● **Description of the task**: Every line of the entries below that mentions "blen" is to be copied out.

● **Information shown**:

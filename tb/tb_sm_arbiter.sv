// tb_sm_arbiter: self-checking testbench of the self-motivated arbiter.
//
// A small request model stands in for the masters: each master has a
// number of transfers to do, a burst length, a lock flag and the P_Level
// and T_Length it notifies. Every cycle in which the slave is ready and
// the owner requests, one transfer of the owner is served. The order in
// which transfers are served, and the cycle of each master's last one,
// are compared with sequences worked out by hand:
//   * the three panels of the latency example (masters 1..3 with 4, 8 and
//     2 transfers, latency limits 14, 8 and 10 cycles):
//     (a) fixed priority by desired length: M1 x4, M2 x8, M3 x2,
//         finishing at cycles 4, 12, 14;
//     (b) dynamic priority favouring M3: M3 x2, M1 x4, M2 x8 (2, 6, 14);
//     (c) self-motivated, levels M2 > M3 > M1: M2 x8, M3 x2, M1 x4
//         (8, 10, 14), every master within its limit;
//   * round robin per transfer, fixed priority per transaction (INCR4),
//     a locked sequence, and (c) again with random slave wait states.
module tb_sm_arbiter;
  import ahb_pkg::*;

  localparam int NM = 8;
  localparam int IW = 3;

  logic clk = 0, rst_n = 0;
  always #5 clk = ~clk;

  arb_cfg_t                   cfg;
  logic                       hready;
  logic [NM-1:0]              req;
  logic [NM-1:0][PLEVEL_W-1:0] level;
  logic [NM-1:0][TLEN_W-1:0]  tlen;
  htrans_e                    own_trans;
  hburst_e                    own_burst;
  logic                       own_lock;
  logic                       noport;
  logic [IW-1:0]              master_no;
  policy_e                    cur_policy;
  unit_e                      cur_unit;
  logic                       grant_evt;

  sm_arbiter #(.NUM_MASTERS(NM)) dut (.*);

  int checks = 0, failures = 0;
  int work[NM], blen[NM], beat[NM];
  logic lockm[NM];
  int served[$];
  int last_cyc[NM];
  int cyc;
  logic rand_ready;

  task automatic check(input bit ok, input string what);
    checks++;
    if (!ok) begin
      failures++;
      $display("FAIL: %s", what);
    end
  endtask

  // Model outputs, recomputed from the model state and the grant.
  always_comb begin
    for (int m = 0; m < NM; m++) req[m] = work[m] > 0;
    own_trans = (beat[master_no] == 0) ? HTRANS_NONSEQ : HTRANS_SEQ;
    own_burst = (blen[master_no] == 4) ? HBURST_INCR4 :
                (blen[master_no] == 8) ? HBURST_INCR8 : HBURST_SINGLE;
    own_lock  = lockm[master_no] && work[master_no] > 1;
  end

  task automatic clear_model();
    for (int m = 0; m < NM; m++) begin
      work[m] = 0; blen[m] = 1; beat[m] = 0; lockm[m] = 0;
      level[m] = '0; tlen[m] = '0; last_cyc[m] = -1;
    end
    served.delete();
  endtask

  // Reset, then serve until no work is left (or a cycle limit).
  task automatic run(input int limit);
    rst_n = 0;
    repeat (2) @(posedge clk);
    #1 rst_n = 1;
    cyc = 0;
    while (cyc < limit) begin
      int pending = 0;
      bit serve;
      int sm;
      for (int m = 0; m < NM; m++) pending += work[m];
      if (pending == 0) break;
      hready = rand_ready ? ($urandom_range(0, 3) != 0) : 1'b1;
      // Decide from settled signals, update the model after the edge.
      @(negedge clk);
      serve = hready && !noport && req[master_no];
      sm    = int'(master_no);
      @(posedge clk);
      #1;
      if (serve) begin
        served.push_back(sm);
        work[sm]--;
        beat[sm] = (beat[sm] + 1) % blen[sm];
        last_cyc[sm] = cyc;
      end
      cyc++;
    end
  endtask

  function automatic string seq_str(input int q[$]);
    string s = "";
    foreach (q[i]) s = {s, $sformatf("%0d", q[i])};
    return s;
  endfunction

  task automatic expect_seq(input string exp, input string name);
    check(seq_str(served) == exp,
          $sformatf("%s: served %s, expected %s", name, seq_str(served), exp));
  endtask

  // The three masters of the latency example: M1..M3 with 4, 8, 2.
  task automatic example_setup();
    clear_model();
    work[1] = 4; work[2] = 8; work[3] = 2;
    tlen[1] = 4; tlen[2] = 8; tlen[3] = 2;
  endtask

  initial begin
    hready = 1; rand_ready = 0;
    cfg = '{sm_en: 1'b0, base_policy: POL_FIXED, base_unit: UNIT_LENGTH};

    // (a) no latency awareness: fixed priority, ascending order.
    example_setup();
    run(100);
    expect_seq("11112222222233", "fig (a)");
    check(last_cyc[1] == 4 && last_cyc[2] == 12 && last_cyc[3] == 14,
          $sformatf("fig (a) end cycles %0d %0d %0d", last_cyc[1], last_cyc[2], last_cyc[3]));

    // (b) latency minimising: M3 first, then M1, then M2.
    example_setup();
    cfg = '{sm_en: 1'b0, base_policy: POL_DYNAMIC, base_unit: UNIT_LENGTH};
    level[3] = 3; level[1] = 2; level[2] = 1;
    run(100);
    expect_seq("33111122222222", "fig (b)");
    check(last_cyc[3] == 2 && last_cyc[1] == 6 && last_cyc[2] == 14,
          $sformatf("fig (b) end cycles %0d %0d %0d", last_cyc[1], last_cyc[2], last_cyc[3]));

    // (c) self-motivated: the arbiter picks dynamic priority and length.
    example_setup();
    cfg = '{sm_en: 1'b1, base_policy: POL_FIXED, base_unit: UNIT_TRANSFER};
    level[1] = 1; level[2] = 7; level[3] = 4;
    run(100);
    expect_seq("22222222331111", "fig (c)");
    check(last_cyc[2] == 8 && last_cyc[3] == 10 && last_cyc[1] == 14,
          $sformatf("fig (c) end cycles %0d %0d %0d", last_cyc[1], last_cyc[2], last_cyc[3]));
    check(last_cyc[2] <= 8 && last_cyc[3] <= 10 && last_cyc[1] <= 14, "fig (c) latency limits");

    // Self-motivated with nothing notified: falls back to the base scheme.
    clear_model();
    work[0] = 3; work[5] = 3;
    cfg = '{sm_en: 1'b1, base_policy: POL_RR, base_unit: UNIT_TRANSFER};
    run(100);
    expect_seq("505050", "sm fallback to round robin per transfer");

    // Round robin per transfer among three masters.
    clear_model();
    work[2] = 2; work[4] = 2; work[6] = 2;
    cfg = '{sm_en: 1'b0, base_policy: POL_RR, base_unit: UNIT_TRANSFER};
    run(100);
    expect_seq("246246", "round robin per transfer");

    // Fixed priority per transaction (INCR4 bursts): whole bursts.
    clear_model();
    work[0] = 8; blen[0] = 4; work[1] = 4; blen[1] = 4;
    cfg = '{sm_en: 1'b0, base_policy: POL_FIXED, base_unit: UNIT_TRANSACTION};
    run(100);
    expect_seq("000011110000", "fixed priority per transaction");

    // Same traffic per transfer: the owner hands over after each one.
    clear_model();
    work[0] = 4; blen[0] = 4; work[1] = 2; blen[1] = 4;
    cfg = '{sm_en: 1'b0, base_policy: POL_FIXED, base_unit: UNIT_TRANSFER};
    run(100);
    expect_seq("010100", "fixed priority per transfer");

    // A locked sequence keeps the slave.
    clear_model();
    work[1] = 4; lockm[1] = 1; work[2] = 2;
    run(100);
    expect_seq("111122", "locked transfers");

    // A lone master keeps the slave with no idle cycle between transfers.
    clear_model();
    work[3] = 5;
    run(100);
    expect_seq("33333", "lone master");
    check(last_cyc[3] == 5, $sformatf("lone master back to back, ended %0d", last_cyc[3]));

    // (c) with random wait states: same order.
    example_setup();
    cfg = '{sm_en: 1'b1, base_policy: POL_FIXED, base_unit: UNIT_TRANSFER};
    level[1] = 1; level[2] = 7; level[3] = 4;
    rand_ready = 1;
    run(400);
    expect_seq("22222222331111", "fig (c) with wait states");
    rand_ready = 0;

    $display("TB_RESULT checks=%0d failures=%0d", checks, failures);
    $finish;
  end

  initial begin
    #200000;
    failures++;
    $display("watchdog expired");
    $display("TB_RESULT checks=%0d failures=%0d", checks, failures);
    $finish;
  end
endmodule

● **Solution for this exercise**:
  int work[NM], blen[NM], beat[NM];
    own_burst = (blen[master_no] == 4) ? HBURST_INCR4 :
                (blen[master_no] == 8) ? HBURST_INCR8 : HBURST_SINGLE;
      work[m] = 0; blen[m] = 1; beat[m] = 0; lockm[m] = 0;
        beat[sm] = (beat[sm] + 1) % blen[sm];
    work[0] = 8; blen[0] = 4; work[1] = 4; blen[1] = 4;
    work[0] = 4; blen[0] = 4; work[1] = 2; blen[1] = 4;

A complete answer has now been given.